━━ Dataset records

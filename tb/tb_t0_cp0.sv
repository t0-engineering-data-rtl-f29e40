// tb_t0_cp0: checks the system coprocessor register behaviour and exception
// processing against values worked out by hand from the T0 rules:
// reset state, register read/write masks, count/compare timer interrupt,
// sticky vector address error flag, external interrupt sampling, interrupt
// priority and vectors, synchronous exception priority, epc/bd for branch
// delay slots, CE and badvaddr, the KU/IE stack on exception and rfe.
module tb_t0_cp0;
  import t0_pkg::*;
  logic clk = 1'b0, rst = 1'b1;
  logic mtc0_we = 0;
  logic [4:0] mtc0_addr = 0, mfc0_addr = 0;
  logic [31:0] mtc0_wdata = 0, mfc0_rdata;
  logic fromhost_we = 0;
  logic [7:0] fromhost_wdata = 0, tohost;
  logic intfromhost = 0;
  logic vu_adderr = 0;
  logic [31:0] vu_adderr_pc = 0, vu_adderr_addr = 0;
  logic [1:0] extintb = 2'b11;
  logic m_valid = 0, m_bd = 0, rfe = 0;
  logic [31:0] m_pc = 0, m_badvaddr = 0;
  sync_exc_t m_exc = '0;
  logic [1:0] m_ce = 0;
  logic exc_take, kuc, int_pending;
  logic [31:0] exc_vector, count;
  logic [3:0] cu;
  int checks = 0, failures = 0;

  t0_cp0 dut (.*);

  always #5 clk = ~clk;

  initial begin
    repeat (3000) @(posedge clk);
    failures++;
    $display("TB_RESULT checks=%0d failures=%0d", checks, failures);
    $finish;
  end

  task automatic check(input logic c, input string msg);
    checks++;
    if (!c) begin failures++; $display("FAIL: %s", msg); end
  endtask

  task automatic mtc0(input logic [4:0] r, input logic [31:0] v);
    @(negedge clk);
    mtc0_we = 1; mtc0_addr = r; mtc0_wdata = v;
    @(negedge clk);
    mtc0_we = 0;
  endtask

  logic [31:0] rv [4];
  task automatic rd(input logic [4:0] r, input int k);
    mfc0_addr = r;
    #1;
    rv[k] = mfc0_rdata;
  endtask

  // present an instruction at M for one cycle; returns whether it trapped
  task automatic at_m(input logic [31:0] pc, input logic bd, input sync_exc_t e,
                      output logic took, output logic [31:0] vec);
    @(negedge clk);
    m_valid = 1; m_pc = pc; m_bd = bd; m_exc = e;
    #1 took = exc_take; vec = exc_vector;
    @(negedge clk);
    m_valid = 0; m_exc = '0;
  endtask

  initial begin
    logic took;
    logic [31:0] vec, c1, c2;
    sync_exc_t e;
    repeat (2) @(negedge clk);
    rst = 0;
    #1;
    rd(CP0_STATUS, 0);
    check(rv[0][1:0] == 2'b00, "reset kuc=iec=0");
    check(kuc == 1'b0, "reset kernel mode");
    check(tohost == 8'h00, "reset tohost");
    // reset sequence
    mtc0(CP0_COUNT, 0);
    mtc0(CP0_COMPARE, 0);
    mtc0(CP0_CAUSE, 0);
    mtc0(CP0_STATUS, 32'hFFFF_FFFF);
    rd(CP0_STATUS, 0);
    check(rv[0] == 32'h5000_F83F, "status write mask");
    check(cu == 4'b0101, "cu1, cu3 wired to 0");
    mtc0(CP0_STATUS, 32'h0000_0000);
    mtc0(CP0_TOHOST, 32'h0000_01A5);
    rd(CP0_TOHOST, 0);
    check(rv[0] == 32'hA5 && tohost == 8'hA5, "tohost 8 bits");
    mtc0(CP0_EPC, 32'h1234);
    rd(CP0_PRID, 0);
    check(rv[0] == 32'h0, "prid implementation 0");
    rd(5'd5, 0); rd(5'd20, 1);
    check(rv[0] == 0 && rv[1] == 0, "unused registers read 0");
    // fromhost
    @(negedge clk); fromhost_we = 1; fromhost_wdata = 8'h77;
    @(negedge clk); fromhost_we = 0;
    rd(CP0_FROMHOST, 0);
    check(rv[0] == 32'h77, "fromhost");
    // count increments once per cycle
    rd(CP0_COUNT, 0);
    c1 = rv[0];
    repeat (5) @(negedge clk);
    rd(CP0_COUNT, 0);
    c2 = rv[0];
    check(c2 - c1 == 5, "count increments per cycle");
    // timer: compare = count + 10
    rd(CP0_COUNT, 0);
    mtc0(CP0_COMPARE, rv[0] + 10);
    repeat (4) @(negedge clk);
    rd(CP0_CAUSE, 0);
    check(rv[0][15] == 1'b0, "ip7 clear before match");
    repeat (10) @(negedge clk);
    rd(CP0_CAUSE, 0);
    check(rv[0][15] == 1'b1, "ip7 set on count == compare");
    repeat (3) @(negedge clk);
    rd(CP0_CAUSE, 0);
    check(rv[0][15] == 1'b1, "ip7 sticky");
    mtc0(CP0_COMPARE, 32'hFFFF_0000);
    rd(CP0_CAUSE, 0);
    check(rv[0][15] == 1'b0, "compare write clears ip7");
    // count written then compare = count+1 next cycle: immediate interrupt
    @(negedge clk);
    mtc0_we = 1; mtc0_addr = CP0_COUNT; mtc0_wdata = 32'd100;
    @(negedge clk);
    mtc0_addr = CP0_COMPARE; mtc0_wdata = 32'd101;
    @(negedge clk);
    mtc0_we = 0;
    @(negedge clk);
    rd(CP0_CAUSE, 0);
    check(rv[0][15] == 1'b1, "count then compare+1 flags at once");
    mtc0(CP0_COMPARE, 32'hFFFF_0000);
    // vector address error: sticky ip5, vuepc, vubadvaddr
    @(negedge clk); vu_adderr = 1; vu_adderr_pc = 32'h2000; vu_adderr_addr = 32'h8000_0010;
    @(negedge clk); vu_adderr = 0;
    repeat (3) @(negedge clk);
    rd(CP0_CAUSE, 0);
    check(rv[0][13] == 1'b1, "ip5 sticky");
    rd(CP0_VUEPC, 0); rd(CP0_VUBADVADDR, 1);
    check(rv[0] == 32'h2000 && rv[1] == 32'h8000_0010, "vuepc/vubadvaddr");
    mtc0(CP0_CAUSE, 32'hFFFF_FFFF);
    rd(CP0_CAUSE, 0); rd(CP0_CAUSE, 1);
    check(rv[0][13] == 1'b1 && rv[1][15] == 1'b0 && rv[1][10:8] == 3'b0, "only ip5 writable");
    mtc0(CP0_CAUSE, 0);
    rd(CP0_CAUSE, 0);
    check(rv[0][13] == 1'b0, "ip5 cleared by cause write");
    // external interrupt pins: inverted clocked copies
    @(negedge clk); extintb = 2'b10;
    rd(CP0_CAUSE, 0);
    check(rv[0][12] == 1'b0, "ip4 registered, not combinational");
    @(negedge clk);
    rd(CP0_CAUSE, 0);
    check(rv[0][12:11] == 2'b10, "ip4 follows extintb[0]");
    // interrupts disabled (iec=0): no exception
    at_m(32'h400, 0, '0, took, vec);
    check(!took, "no interrupt with iec=0");
    // enable im4, im3, iec; user mode
    mtc0(CP0_STATUS, 32'h0000_1803);
    check(kuc == 1'b1, "user mode");
    at_m(32'h404, 0, '0, took, vec);
    check(took && vec == 32'h1200, "ext0 vector");
    rd(CP0_STATUS, 0);
    check(rv[0][5:0] == 6'b001100, "KU/IE stack pushed");
    rd(CP0_EPC, 0); rd(CP0_CAUSE, 1);
    check(rv[0] == 32'h404 && rv[1][31] == 1'b0, "epc for interrupt");
    // rfe pops
    @(negedge clk); rfe = 1; @(negedge clk); rfe = 0;
    rd(CP0_STATUS, 0);
    check(rv[0][5:0] == 6'b000011, "rfe pops stack");
    // ext1 lower priority than ext0
    @(negedge clk); extintb = 2'b00; @(negedge clk);
    at_m(32'h408, 0, '0, took, vec);
    check(took && vec == 32'h1200, "ext0 over ext1");
    @(negedge clk); rfe = 1; @(negedge clk); rfe = 0;
    @(negedge clk); extintb = 2'b01; @(negedge clk);
    at_m(32'h40C, 0, '0, took, vec);
    check(took && vec == 32'h1300, "ext1 vector");
    @(negedge clk); rfe = 1; @(negedge clk); rfe = 0;
    extintb = 2'b11;
    // internal interrupts over external: timer (ip7) and host (ip6)
    mtc0(CP0_STATUS, 32'h0000_F803);
    @(negedge clk); extintb = 2'b10;
    rd(CP0_COUNT, 0);
    mtc0(CP0_COMPARE, rv[0] + 3);
    repeat (5) @(negedge clk);
    at_m(32'h500, 1, '0, took, vec);
    rd(CP0_CAUSE, 0);
    check(took && vec == 32'h1100 && rv[0][6:2] == EXC_TINT, "timer over external");
    rd(CP0_EPC, 0); rd(CP0_CAUSE, 1);
    check(rv[0] == 32'h4FC && rv[1][31], "bd: epc = branch");
    @(negedge clk); rfe = 1; @(negedge clk); rfe = 0;
    intfromhost = 1;
    @(negedge clk); vu_adderr = 1; @(negedge clk); vu_adderr = 0;
    at_m(32'h504, 0, '0, took, vec);
    rd(CP0_CAUSE, 0);
    check(took && rv[0][6:2] == EXC_HINT, "host interrupt highest");
    @(negedge clk); rfe = 1; @(negedge clk); rfe = 0;
    intfromhost = 0;
    at_m(32'h508, 0, '0, took, vec);
    rd(CP0_CAUSE, 0);
    check(took && rv[0][6:2] == EXC_VINT, "vector interrupt over timer");
    @(negedge clk); rfe = 1; @(negedge clk); rfe = 0;
    // interrupt beats synchronous exception
    e = '0; e.sys = 1;
    at_m(32'h50C, 0, e, took, vec);
    rd(CP0_CAUSE, 0);
    check(took && rv[0][6:2] == EXC_VINT, "interrupt over sync exception");
    @(negedge clk); rfe = 1; @(negedge clk); rfe = 0;
    mtc0(CP0_CAUSE, 0);
    mtc0(CP0_COMPARE, 32'hFFFF_0000);
    extintb = 2'b11;
    mtc0(CP0_STATUS, 32'h0000_0001);
    @(negedge clk);
    // synchronous exception priority
    e = '0; e.ades = 1; e.ov = 1; e.ri = 1;
    at_m(32'h600, 0, e, took, vec);
    rd(CP0_CAUSE, 0);
    check(took && vec == 32'h1100 && rv[0][6:2] == EXC_RI, "RI over Ov over AdES");
    e = '0; e.adel = 1; e.vue = 1;
    at_m(32'h604, 0, e, took, vec);
    rd(CP0_CAUSE, 0);
    check(rv[0][6:2] == EXC_VUE, "VUE over AdEL");
    e = '0; e.adel = 1; m_badvaddr = 32'hBAD0_0001;
    at_m(32'h608, 0, e, took, vec);
    rd(CP0_CAUSE, 0); rd(CP0_BADVADDR, 1);
    check(rv[0][6:2] == EXC_ADEL && rv[1] == 32'hBAD0_0001, "AdEL badvaddr");
    e = '0; e.cpu = 1; e.sys = 1; m_ce = 2'd2;
    at_m(32'h60C, 0, e, took, vec);
    rd(CP0_CAUSE, 0); rd(CP0_CAUSE, 1);
    check(rv[0][6:2] == EXC_CPU && rv[1][29:28] == 2'd2, "CpU with CE");
    e = '0; e.adef = 1; e.cpu = 1;
    at_m(32'h610, 0, e, took, vec);
    rd(CP0_CAUSE, 0);
    check(rv[0][6:2] == EXC_ADEF, "AdEF highest");
    rd(CP0_STATUS, 0);
    check(rv[0][5:0] == 6'b000000, "stack after nested exceptions");
    // reset
    @(negedge clk); rst = 1; @(negedge clk); rst = 0;
    rd(CP0_STATUS, 0);
    check(kuc == 0 && rv[0][0] == 0 && tohost == 0, "reset again");
    $display("TB_RESULT checks=%0d failures=%0d", checks, failures);
    $finish;
  end
endmodule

━━━━

→ **Exercise requirements**
Copy all the lines above that hold the string "stack".

→ **Problem solution**
// delay slots, CE and badvaddr, the KU/IE stack on exception and rfe.
    check(rv[0][5:0] == 6'b001100, "KU/IE stack pushed");
    check(rv[0][5:0] == 6'b000011, "rfe pops stack");
    check(rv[0][5:0] == 6'b000000, "stack after nested exceptions");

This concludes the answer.